Other than BDNF, other neurotrophins have not been studied sufficiently in relation to schizophrenia. Some studies however have demonstrated that there are decreased levels of NT-3 in the context of a schizophrenic patient in comparison to healthy patients. These results are yet to be confirmed by any other study and hence they are yet to be incorporated into the biomarkers of schizophrenia (Xiong, et al., 2019). At the moment, only reduced quantities of BDNF are linked to schizophrenia. Further studies to incorporate the impact of other neurotrophins in the brain of schizophrenic patients are needed.

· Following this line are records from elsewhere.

// rfft: reconfigurable pipelined FFT ("N-1/N stage RFFT"). LOG_N radix-2
// single-path delay-feedback stages are chained; stage s has a delay line
// of 2**(LOG_N-1-s) samples. With half = 0 all LOG_N stages run and the
// unit computes a 2**LOG_N point FFT; with half = 1 the first stage (the one
// with the longest delay line) is bypassed and the remaining LOG_N-1 stages
// compute a 2**(LOG_N-1) point FFT. On clear every stage's coefficient and
// address generator is loaded with the block position its input has at
// that pipeline depth, which is how the pipeline is reprogrammed.
// Varying the number of stages and programming the coefficient and address
// generators is the document's scheme; the delay-feedback stage structure,
// the scaling by 1/2 per butterfly (outputs are DFT/Npoints) and the
// enable-driven pipeline are this design's.
// Interface: one input sample per in_valid, frames of Npoints samples in
// natural order, starting right after clear (or reset). The pipeline moves only on
// in_valid. Outputs come in bit-reversed order; out_bin gives the frequency
// bin of each output and out_last marks the last of a frame. An output
// leaves the pipeline with the input sample that arrives sum(D_s+1) samples
// after it entered.
module rfft
  import mcd_pkg::*;
#(
  parameter int LOG_N = 10
) (
  input  logic             clk,
  input  logic             rst_n,
  input  logic             half,
  input  logic             clear,
  input  logic             in_valid,
  input  cplx_t            in_data,
  output logic             out_valid,
  output cplx_t            out_data,
  output logic [LOG_N-1:0] out_bin,
  output logic             out_last
);
  // Stream offset (in samples) of the input of stage s.
  function automatic int lat(input int s, input logic h);
    int l = 0;
    for (int j = (h ? 1 : 0); j < s; j++) l += (1 << (LOG_N - 1 - j)) + 1;
    return l;
  endfunction

  localparam int LT_FULL = lat(LOG_N, 1'b0);
  localparam int LT_HALF = lat(LOG_N, 1'b1);

  // The first cycle after reset acts as a clear, so the coefficient and
  // address generators start at their configured offsets.
  logic init_q, clr;
  always_ff @(posedge clk or negedge rst_n) begin
    if (!rst_n) init_q <= 1'b1;
    else        init_q <= 1'b0;
  end
  assign clr = clear || init_q;

  cplx_t sin_d [LOG_N];
  cplx_t sout  [LOG_N];

  for (genvar s = 0; s < LOG_N; s++) begin : g_stage
    localparam int LD = LOG_N - 1 - s;
    localparam int OF_FULL = (-lat(s, 1'b0)) & ((2 << LD) - 1);
    localparam int OF_HALF = (-lat(s, 1'b1)) & ((2 << LD) - 1);
    logic [LD:0] offset;
    assign offset = (LD + 1)'(half ? OF_HALF : OF_FULL);
    if (s == 0) begin : g_in0
      assign sin_d[s] = in_data;
    end else if (s == 1) begin : g_in1
      assign sin_d[s] = half ? in_data : sout[0];
    end else begin : g_inn
      assign sin_d[s] = sout[s-1];
    end
    rfft_stage #(.LD(LD)) u_stage (
      .clk, .rst_n, .clear(clr), .offset, .en(in_valid), .din(sin_d[s]), .dout(sout[s])
    );
  end

  // Output bookkeeping: wait until the pipeline is filled, then count
  // output positions within the frame.
  logic [31:0]      fill;
  logic [LOG_N-1:0] opos;
  logic [31:0]      lt_m1;
  logic [LOG_N-1:0] nmask;
  assign lt_m1 = 32'(half ? LT_HALF - 1 : LT_FULL - 1);
  assign nmask = half ? {1'b0, {(LOG_N-1){1'b1}}} : {LOG_N{1'b1}};

  logic [LOG_N-1:0] rev;
  always_comb begin
    for (int i = 0; i < LOG_N; i++) rev[i] = opos[LOG_N-1-i];
    if (half) rev = rev >> 1;
  end

  always_ff @(posedge clk or negedge rst_n) begin
    if (!rst_n) begin
      fill      <= '0;
      opos      <= '0;
      out_valid <= 1'b0;
      out_bin   <= '0;
      out_last  <= 1'b0;
    end else if (clr) begin
      fill      <= '0;
      opos      <= '0;
      out_valid <= 1'b0;
    end else begin
      out_valid <= 1'b0;
      if (in_valid) begin
        if (fill != lt_m1) begin
          fill <= fill + 1;
        end else begin
          out_valid <= 1'b1;
          out_bin   <= rev;
          out_last  <= (opos == nmask);
          opos      <= (opos + 1'b1) & nmask;
        end
      end
    end
  end

  assign out_data = sout[LOG_N-1];
endmodule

Numerous findings are demonstrating hyperfunction in the dopaminergic system of patients with schizophrenia. These studies identify this hyperfunction as the cause of the dopamine hypothesis of schizophrenia. This hypothesis suggested that schizophrenic patients exhibit symptoms when there is a cortical or subcortical imbalance. The dopaminergic system is responsible for balancing the cortical and subcortical regions and when it is not functioning optimally, an imbalance is bound to happen. Although some studies suggest that there is a weak relationship between the dopaminergic system and schizophrenia, a meta-analysis conducted in 2020 affirms that there is a strong relationship (Allen, et al., 2020). As such, this is a crucial biomarker of schizophrenia.

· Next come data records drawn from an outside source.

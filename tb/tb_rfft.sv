// tb_rfft: self-checking test of the reconfigurable FFT. Random frames are
// pushed through a 16-point (LOG_N = 4) pipeline in both configurations,
// 16 points with all stages and 8 points with the first stage bypassed,
// with random gaps in in_valid. Every output bin is compared with a
// floating-point DFT divided by the number of points, within a few LSBs.
// The pipeline latency (inputs consumed before the first output) is checked
// against Npoints - 1 + stages.
module tb_rfft;
  import mcd_pkg::*;
  localparam int LOG_N = 4;
  localparam int N = 1 << LOG_N;
  localparam int NFR = 4;

  logic clk = 0, rst_n = 1, half = 0, clear = 0, in_valid = 0;
  cplx_t in_data = '0, out_data;
  logic out_valid, out_last;
  logic [LOG_N-1:0] out_bin;
  int checks = 0, failures = 0;

  rfft #(.LOG_N(LOG_N)) dut (.*);
  always #5 clk = ~clk;
  initial #2 rst_n = 0;   // a real falling edge for the asynchronous reset

  initial begin
    repeat (200000) @(posedge clk);
    failures++;
    $display("TB_RESULT checks=%0d failures=%0d", checks, failures);
    $finish;
  end

  int xr [NFR+2][N], xi [NFR+2][N];
  int fed, first_at, ofr, seen;

  task automatic run(input logic h);
    int np = h ? N/2 : N;
    int exp_lat = (np - 1) + (h ? LOG_N - 1 : LOG_N);
    for (int f = 0; f < NFR + 2; f++)
      for (int i = 0; i < np; i++) begin
        xr[f][i] = $signed($urandom_range(0, 16000)) - 8000;
        xi[f][i] = $signed($urandom_range(0, 16000)) - 8000;
      end
    @(negedge clk); half = h; clear = 1; @(negedge clk); clear = 0;
    fed = 0; first_at = -1; ofr = 0; seen = 0;
    fork
      begin
        for (int f = 0; f < NFR + 2; f++)
          for (int i = 0; i < np; i++) begin
            while ($urandom_range(0, 3) == 0) begin in_valid = 0; @(negedge clk); end
            in_valid = 1; in_data.re = 16'(xr[f][i]); in_data.im = 16'(xi[f][i]);
            @(negedge clk); fed++;
          end
        in_valid = 0;
      end
      begin
        while (ofr < NFR) begin
          @(posedge clk); #1;
          if (out_valid) begin
            real er, ei;
            int k = out_bin;
            if (first_at < 0) first_at = fed + 1;  // the input taken on this edge counts
            er = 0; ei = 0;
            for (int n = 0; n < np; n++) begin
              real ang = -6.283185307179586 * k * n / np;
              er += xr[ofr][n] * $cos(ang) - xi[ofr][n] * $sin(ang);
              ei += xr[ofr][n] * $sin(ang) + xi[ofr][n] * $cos(ang);
            end
            er /= np; ei /= np;
            checks++;
            if ((out_data.re - er) > 8.0 || (er - out_data.re) > 8.0 ||
                (out_data.im - ei) > 8.0 || (ei - out_data.im) > 8.0) begin
              failures++;
              $display("mismatch half=%0d frame=%0d bin=%0d got %0d,%0d exp %f,%f", h, ofr, k, out_data.re, out_data.im, er, ei);
            end
            seen++;
            if (out_last) begin
              checks++;
              if (seen != np) begin failures++; $display("frame size %0d", seen); end
              seen = 0; ofr++;
            end
          end
        end
      end
    join
    checks++;
    if (first_at != exp_lat) begin
      failures++; $display("latency %0d expected %0d", first_at, exp_lat);
    end
  endtask

  initial begin
    repeat (3) @(negedge clk); rst_n = 1;
    run(1'b0);
    run(1'b1);
    run(1'b0);
    $display("TB_RESULT checks=%0d failures=%0d", checks, failures);
    $finish;
  end
endmodule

The glutamatergic system for schizophrenic patients showed an imbalance between glutamine and dopamine. The glutamate-dopamine imbalance is known to cause psychosis which is one of the symptoms of schizophrenia. This has been demonstrated by postmortem on schizophrenic patients which show that there are variable changes in how NMDAR in the brain is expressed. This causes the involvement of glutamate transmission in the brain and ends up impairing the brain functions of schizophrenic patients (Javitt, Spencer, Thaker, Wintere, & Hajos, 2021). The cholinergic system is affected by this process. This system is responsible for cognitive functions and its interruption is evidenced by cognitive impairment in schizophrenic patients.
Schizophrenia is still not fully understood by the medical fraternity and hence there is no definite treatment for the mental disorder. To counter this, some studies have focused on various biomarkers which are used to help give schizophrenic patients the lifelong support they need to manage the disorder. These biomarkers can be subdivided into four levels which include inflammation biomarkers, neuroendocrine biomarkers, neurotrophin biomarkers, and neurotransmitter biomarkers. These biomarkers are used as indicators of the onset of schizophrenia. They are also used to show when schizophrenia is about to re-occur and can be used to guide caregivers on the best way to help their schizophrenic patients. With these biomarkers, the foundation is laid for further research into the mental condition. This research can be conducted to help improve the quality of care given to these patients as well as to identify the root cause of the condition. Building on this, researchers are now able to address the condition more comprehensively despite the limited availability of data on the condition.